Toney Mack

Personal information
- Born: May 3, 1967 (age 59) Brandon, Florida, U.S.
- Listed height: 6 ft 5 in (1.96 m)
- Listed weight: 205 lb (93 kg)

Career information
- High school: Brandon (Brandon, Florida)
- College: Georgia (1985–1988)
- NBA draft: 1989: 2nd round, 54th overall pick
- Drafted by: Philadelphia 76ers
- Position: Power forward / center

Career highlights
- Third-team Parade All-American (1985); Florida Mr. Basketball (1985);
- Stats at Basketball Reference

= Toney Mack =

American basketball player (born 1967)

Toney Atmorer Mack (born May 3, 1967) is an American former professional basketball player.

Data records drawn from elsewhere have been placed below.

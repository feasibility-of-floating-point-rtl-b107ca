// vec_ctrl_lat_env: checks the vector controller with a core of latency LAT
// (lat_core_dp_model in place of the data processor). It runs two addition
// instructions (N = 7 and N = 13) and the end marker, then checks every sum
// written and the run time: (K + 2) + 4 N + LAT cycles per instruction when
// LAT mod 4 is 0 or 3 (no read ever meets a write), and at most one extra
// cycle per pair otherwise, when a read waits for a write. Each wait adds
// exactly one cycle, so the number of waits is the run time less the
// no-wait time.
module vec_ctrl_lat_env
  import fp_pkg::*;
  import fp_ref_pkg::*;
#(
  parameter bit TWO = 1'b1,
  parameter int LAT = 9
) (
  input  logic clk,
  input  logic rst_n,
  output int   checks_o,
  output int   failures_o,
  output int   waits_o,
  output logic fin
);
  localparam int K     = TWO ? 4 : 3;
  localparam int NV [2] = '{7, 13};

  fd_uinst_t   fd_u;
  vdp_uinst_t  dp_u;
  logic        done, final_o, rr, lr, rdyr, req, rw, irq;
  logic [3:0]  ecnt;
  logic [17:0] addr;
  logic [31:0] rdata, wdata;

  vec_controller #(.TWO_INPUT(TWO), .EMPTY_CYCLES(LAT)) u_ctrl (.clk, .rst_n, .done,
    .final_o, .ecnt, .result_ready(rdyr), .fd_uinst(fd_u), .dp_uinst(dp_u),
    .mem_req(req), .mem_rw(rw), .irq);
  lat_core_dp_model #(.LAT(LAT)) u_dp (.clk, .rst_n, .uinst(dp_u), .data_in(rdata),
    .left_ready(lr), .right_ready(rr), .result_ready(rdyr), .data_out(wdata));
  fetch_decode_unit #(.HAS_CR1(TWO), .ELEM_WORDS(TWO ? 1 : 2)) u_fd (.clk, .rst_n,
    .uinst(fd_u), .data_in(rdata), .addr_out(addr), .done, .final_o, .ecnt);
  pe_memory_model u_mem (.clk, .req, .rw, .addr, .wdata, .rdata);

  initial begin
    int pc, cyc, lo, hi, a, b, c;
    checks_o = 0; failures_o = 0; waits_o = 0; fin = 1'b0;
    pc = 0; lo = K + 2;
    for (int j = 0; j < 2; j++) begin
      a = 1000 + 100 * j; b = 2000 + 100 * j; c = 3000 + 100 * j;
      u_mem.mem[pc++] = NV[j];
      u_mem.mem[pc++] = a;
      if (TWO) u_mem.mem[pc++] = b;
      u_mem.mem[pc++] = c;
      for (int i = 0; i < 2 * NV[j]; i++) begin
        u_mem.mem[a + i] = rand_fp(120, 12);
        u_mem.mem[b + i] = rand_fp(120, 12);
      end
      lo += K + 2 + 4 * NV[j] + LAT;
    end
    u_mem.mem[pc] = 0;
    hi = (LAT % 4 == 0 || LAT % 4 == 3) ? lo : lo + NV[0] + NV[1];
    @(posedge rst_n);
    #1;
    cyc = 0;
    while (!irq && cyc < 1000) begin
      @(negedge clk);
      cyc++;
    end
    waits_o = cyc - lo;
    checks_o++;
    if (!irq || cyc < lo || cyc > hi) begin
      failures_o++;
      $display("%s LAT %0d: irq %0d after %0d cycles, expected %0d..%0d",
               TWO ? "two" : "one", LAT, irq, cyc, lo, hi);
    end
    for (int j = 0; j < 2; j++)
      for (int i = 0; i < NV[j]; i++) begin
        logic [31:0] e;
        a = 1000 + 100 * j; b = 2000 + 100 * j; c = 3000 + 100 * j;
        e = TWO ? ref_op(0, u_mem.mem[a + i], u_mem.mem[b + i])
                : ref_op(0, u_mem.mem[a + 2 * i], u_mem.mem[a + 2 * i + 1]);
        checks_o++;
        if (!fp_match(u_mem.mem[c + i], e)) begin
          failures_o++;
          $display("%s LAT %0d: C%0d[%0d] = %h expected %h", TWO ? "two" : "one",
                   LAT, j, i, u_mem.mem[c + i], e);
        end
      end
    fin = 1'b1;
  end
endmodule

A forward from Brandon, Florida, Mack was hailed as a young Dominique Wilkins. A prolific scorer at Brandon High School, in 1985, Mack was named Florida's Mr. Basketball. Mack attended the University of Georgia but was unable to finish due to academic issues. Despite his failure to finish his collegiate career at Georgia, Mack was picked in the second round by the Philadelphia 76ers in 1989. He played for the Topeka Sizzlers in the Continental League. In 2011, the Orlando Sentinel named him one of the top nine high school basketball players in Florida History.